The French National Institute of Public Service [Institut national du service public - INSP], created on January 1, 2022, is the new public benchmark dedicated to the recruitment, initial training, and continuing training of French top executives and managers.  

Its creation is part of the top management reforms introduced by French President Emmanuel Macron, in order to achieve a more efficient, inclusive and attractive top administration.

The Institute is responsible for providing senior state executives with initial and continuing training based on new foundations. It oversees a common core program for public service schools that train senior executives from all three sectors of the public service and the administration of justice, to ensure common references, improve public action and then better serve French citizens.

It especially provides continuing training that focuses on helping senior civil servants access government management positions.

The Institute's mission, as a prestigious training centre for top executives and managers, is to build top-quality academic partnerships (in France and abroad) and to develop France's international influence, which includes taking foreign students and welcoming foreign auditors.

The INSP is seated in Strasbourg and has offices in Paris.
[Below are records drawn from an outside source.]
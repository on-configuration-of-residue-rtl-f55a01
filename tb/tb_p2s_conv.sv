// tb_p2s_conv: self-checking test of the parallel-to-serial converter.
//
// Sets of eight random residue vectors are offered four to seven cycles
// apart, with unrelated values on the inputs in between. The test checks that Re_k/Im_k reach the scaler outputs exactly
// DELAY + k cycles after their set, in the order k = 0..3, with the matching
// multiplexer setting, and that nothing else is marked valid.
module tb_p2s_conv;
  import mqrns_pkg::*;

  localparam int DELAY = 4;

  logic       clk = 1'b0, rst_n = 1'b0, in_valid = 1'b0;
  rvec_t      in_re [4], in_im [4];
  logic       out_valid;
  logic [1:0] out_sel;
  rvec_t      out_re, out_im;

  p2s_conv #(.DELAY(DELAY)) dut (.*);

  always #5 clk = ~clk;

  int checks = 0, failures = 0, cycle = 0;
  typedef struct { rvec_t re; rvec_t im; int k; int t; } exp_t;
  exp_t exp_q[$];
  int sel_seen[4];

  always @(posedge clk) cycle <= cycle + 1;

  initial begin
    repeat (100000) @(posedge clk);
    failures++;
    $display("TB_RESULT checks=%0d failures=%0d", checks, failures);
    $finish;
  end

  function automatic rvec_t rnd_vec();
    rvec_t v;
    for (int i = 0; i < NMOD; i++) v[i] = res_t'($urandom_range(0, MODULI[i] - 1));
    return v;
  endfunction

  always @(posedge clk) begin
    if (rst_n && out_valid) begin
      exp_t e;
      checks++;
      if (exp_q.size() == 0) begin
        failures++;
        $display("unexpected output");
      end else begin
        e = exp_q.pop_front();
        sel_seen[out_sel]++;
        if (out_re !== e.re || out_im !== e.im || int'(out_sel) != e.k || cycle - e.t != DELAY + e.k) begin
          failures++;
          if (failures < 10)
            $display("k=%0d sel=%0d dt=%0d data_ok=%0b", e.k, out_sel, cycle - e.t,
                     out_re === e.re && out_im === e.im);
        end
      end
    end
  end

  initial begin
    for (int k = 0; k < 4; k++) begin in_re[k] = '0; in_im[k] = '0; end
    repeat (3) @(posedge clk);
    rst_n <= 1'b1;
    @(posedge clk);
    for (int n = 0; n < 500; n++) begin
      exp_t e;
      for (int k = 0; k < 4; k++) begin
        rvec_t r, i;
        r = rnd_vec(); i = rnd_vec();
        in_re[k] <= r; in_im[k] <= i;
        e.re = r; e.im = i; e.k = k; e.t = cycle + 1;
        exp_q.push_back(e);
      end
      in_valid <= 1'b1;
      @(posedge clk);
      in_valid <= 1'b0;
      // idle cycles carry unrelated values, which must never reach the scalers
      repeat ($urandom_range(3, 6)) begin
        for (int k = 0; k < 4; k++) begin
          in_re[k] <= rnd_vec();
          in_im[k] <= rnd_vec();
        end
        @(posedge clk);
      end
    end
    repeat (DELAY + 8) @(posedge clk);
    checks++;
    if (exp_q.size() != 0) begin failures++; $display("%0d outputs missing", exp_q.size()); end
    for (int k = 0; k < 4; k++) begin
      checks++;
      if (sel_seen[k] != 500) failures++;
    end
    $display("TB_RESULT checks=%0d failures=%0d", checks, failures);
    $finish;
  end
endmodule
Its structure and activities are set out in Decree no. 2021-1556 of December 1, 2021.

Objectives of the INSP 
The Institute's main objectives are to: 

 Organize preparation courses for the entrance exams to the senior civil service and European organizations;
 Organize the Institute’s entrance exams;
 Ensure the initial training of civil servant students who have passed the entrance exams, in conjunction with other public service schools or ministries' training departments;
 Oversee and coordinate courses which aim to develop a common culture in public action and to open up the administration. These courses will be designed in conjunction with other public service schools, ministries' training departments or organizations in charge of continuing education;
 Implement a range of continuing professional and top-quality training - often resulting in a diploma or certification - intended for people working or likely to work as government executives or for those wishing to access management positions;
 Carry out and fund research activities related to public services;
 Enhance the influence of the French administration's research, training, and expertise in Europe and worldwide.

History 
Emmanuel Macron decided to suppress definitely the École nationale d'administration despite the opposition of his Prime Minister Édouard Philippe and of his Private secretary Benoît Ribadeau-Dumas (who both, like Emmanuel Macron, went to ENA)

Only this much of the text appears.